Task brief →
Below are the entries; count how many lines contain the word "against" and reply with that number alone.

Exercise data →
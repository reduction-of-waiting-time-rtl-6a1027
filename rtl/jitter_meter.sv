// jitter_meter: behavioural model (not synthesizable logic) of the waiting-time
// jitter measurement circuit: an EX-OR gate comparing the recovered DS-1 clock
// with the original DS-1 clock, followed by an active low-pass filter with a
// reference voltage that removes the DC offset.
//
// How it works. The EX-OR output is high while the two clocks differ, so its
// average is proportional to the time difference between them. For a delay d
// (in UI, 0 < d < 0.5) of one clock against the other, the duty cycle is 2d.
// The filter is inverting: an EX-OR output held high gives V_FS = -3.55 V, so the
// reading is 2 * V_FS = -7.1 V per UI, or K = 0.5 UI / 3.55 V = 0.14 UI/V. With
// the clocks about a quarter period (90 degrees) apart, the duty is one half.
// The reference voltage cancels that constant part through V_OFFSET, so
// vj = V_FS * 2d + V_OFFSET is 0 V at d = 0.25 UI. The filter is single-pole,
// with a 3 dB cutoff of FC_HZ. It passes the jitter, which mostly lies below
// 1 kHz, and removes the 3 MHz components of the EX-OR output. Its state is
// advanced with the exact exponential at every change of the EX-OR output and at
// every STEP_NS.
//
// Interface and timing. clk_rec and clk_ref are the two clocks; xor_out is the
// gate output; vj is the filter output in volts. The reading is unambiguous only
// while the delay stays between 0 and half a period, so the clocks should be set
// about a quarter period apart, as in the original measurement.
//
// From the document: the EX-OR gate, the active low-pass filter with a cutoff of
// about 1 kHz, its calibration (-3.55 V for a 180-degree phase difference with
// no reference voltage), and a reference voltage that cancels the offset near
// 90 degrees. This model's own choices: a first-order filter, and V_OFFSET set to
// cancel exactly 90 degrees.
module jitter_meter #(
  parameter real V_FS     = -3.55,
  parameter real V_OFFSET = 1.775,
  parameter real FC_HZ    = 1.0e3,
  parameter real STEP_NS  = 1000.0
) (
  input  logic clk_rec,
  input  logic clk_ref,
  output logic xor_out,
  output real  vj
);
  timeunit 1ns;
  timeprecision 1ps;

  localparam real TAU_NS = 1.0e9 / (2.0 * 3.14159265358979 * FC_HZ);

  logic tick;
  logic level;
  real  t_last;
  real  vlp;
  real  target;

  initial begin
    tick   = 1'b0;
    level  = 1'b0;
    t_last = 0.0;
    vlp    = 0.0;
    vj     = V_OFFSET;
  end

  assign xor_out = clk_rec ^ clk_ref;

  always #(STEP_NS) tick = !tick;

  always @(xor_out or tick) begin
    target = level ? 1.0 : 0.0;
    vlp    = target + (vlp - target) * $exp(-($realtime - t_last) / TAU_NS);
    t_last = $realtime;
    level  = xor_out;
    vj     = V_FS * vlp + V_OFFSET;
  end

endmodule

==

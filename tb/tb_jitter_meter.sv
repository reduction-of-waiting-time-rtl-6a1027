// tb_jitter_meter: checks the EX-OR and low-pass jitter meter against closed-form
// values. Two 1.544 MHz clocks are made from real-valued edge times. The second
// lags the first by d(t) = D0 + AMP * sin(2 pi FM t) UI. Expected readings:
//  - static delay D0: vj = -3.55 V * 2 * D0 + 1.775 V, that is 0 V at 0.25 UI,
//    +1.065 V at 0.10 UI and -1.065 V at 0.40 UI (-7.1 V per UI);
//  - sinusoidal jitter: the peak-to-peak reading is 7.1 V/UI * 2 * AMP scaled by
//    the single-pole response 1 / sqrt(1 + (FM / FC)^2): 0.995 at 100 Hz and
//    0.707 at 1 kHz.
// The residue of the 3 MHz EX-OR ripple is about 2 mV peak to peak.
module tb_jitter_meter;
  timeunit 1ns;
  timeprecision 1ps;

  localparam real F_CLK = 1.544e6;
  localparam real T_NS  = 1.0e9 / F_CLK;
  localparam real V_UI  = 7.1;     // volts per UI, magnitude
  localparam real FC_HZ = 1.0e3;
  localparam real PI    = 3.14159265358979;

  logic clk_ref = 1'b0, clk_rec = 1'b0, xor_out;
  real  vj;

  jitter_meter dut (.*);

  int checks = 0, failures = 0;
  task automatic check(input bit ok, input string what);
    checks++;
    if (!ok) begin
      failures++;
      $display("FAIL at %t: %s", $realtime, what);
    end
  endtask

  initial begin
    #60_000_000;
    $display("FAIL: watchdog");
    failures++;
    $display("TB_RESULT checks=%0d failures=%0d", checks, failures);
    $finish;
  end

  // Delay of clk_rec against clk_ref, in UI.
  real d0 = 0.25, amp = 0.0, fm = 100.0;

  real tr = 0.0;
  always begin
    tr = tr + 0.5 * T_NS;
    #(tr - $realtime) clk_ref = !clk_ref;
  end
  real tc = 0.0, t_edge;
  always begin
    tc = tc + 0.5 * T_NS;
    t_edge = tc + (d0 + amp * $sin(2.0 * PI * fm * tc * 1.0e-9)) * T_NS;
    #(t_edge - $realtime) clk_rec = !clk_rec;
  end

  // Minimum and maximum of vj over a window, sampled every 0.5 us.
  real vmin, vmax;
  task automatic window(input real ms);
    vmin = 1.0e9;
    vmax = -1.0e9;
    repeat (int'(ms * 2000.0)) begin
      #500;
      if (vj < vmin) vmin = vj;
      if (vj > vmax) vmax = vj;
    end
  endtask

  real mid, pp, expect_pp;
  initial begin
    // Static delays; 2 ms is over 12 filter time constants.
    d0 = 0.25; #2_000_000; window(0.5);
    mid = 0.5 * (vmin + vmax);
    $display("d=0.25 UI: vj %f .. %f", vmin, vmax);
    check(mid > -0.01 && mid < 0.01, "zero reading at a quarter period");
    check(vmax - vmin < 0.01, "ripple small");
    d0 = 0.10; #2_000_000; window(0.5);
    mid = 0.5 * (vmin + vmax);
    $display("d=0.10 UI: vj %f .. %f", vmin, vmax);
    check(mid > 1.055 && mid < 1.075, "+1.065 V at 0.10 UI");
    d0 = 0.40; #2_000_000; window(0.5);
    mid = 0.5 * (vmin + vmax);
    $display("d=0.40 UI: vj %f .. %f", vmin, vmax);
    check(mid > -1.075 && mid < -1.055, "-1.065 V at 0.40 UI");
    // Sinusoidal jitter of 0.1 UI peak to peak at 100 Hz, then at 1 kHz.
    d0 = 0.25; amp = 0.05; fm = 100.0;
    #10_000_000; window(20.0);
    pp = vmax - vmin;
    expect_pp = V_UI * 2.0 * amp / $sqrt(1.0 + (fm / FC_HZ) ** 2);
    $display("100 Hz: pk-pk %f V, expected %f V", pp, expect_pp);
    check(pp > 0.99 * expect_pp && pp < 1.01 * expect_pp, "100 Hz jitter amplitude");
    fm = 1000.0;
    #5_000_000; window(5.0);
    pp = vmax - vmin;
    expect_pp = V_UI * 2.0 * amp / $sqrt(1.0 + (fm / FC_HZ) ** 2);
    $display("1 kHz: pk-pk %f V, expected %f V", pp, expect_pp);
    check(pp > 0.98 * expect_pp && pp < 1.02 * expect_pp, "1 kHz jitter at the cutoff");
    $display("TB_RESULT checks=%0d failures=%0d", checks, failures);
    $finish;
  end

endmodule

* * *

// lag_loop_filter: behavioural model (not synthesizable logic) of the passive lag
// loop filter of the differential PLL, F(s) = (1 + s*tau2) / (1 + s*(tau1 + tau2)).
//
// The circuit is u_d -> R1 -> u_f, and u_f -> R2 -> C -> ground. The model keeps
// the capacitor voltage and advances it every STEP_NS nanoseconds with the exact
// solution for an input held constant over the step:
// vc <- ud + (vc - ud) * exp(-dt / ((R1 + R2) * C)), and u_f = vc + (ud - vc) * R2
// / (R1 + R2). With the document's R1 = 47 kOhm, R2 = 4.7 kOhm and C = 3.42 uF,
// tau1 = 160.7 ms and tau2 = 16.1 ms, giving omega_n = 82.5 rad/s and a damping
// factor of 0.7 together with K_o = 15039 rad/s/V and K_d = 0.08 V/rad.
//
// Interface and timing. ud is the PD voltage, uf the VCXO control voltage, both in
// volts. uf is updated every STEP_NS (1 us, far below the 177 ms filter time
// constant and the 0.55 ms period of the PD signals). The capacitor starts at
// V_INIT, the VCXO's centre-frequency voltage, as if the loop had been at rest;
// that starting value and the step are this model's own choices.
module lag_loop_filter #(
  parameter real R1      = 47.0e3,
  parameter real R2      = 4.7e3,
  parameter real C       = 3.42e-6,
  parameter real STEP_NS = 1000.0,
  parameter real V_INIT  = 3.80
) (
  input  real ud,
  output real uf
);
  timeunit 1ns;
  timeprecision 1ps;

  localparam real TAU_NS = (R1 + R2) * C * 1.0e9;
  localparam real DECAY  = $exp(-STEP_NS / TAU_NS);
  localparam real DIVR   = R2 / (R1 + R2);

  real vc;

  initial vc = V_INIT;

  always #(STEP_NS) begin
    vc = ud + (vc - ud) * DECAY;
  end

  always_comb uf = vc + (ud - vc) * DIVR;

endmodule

Answer for the task →
3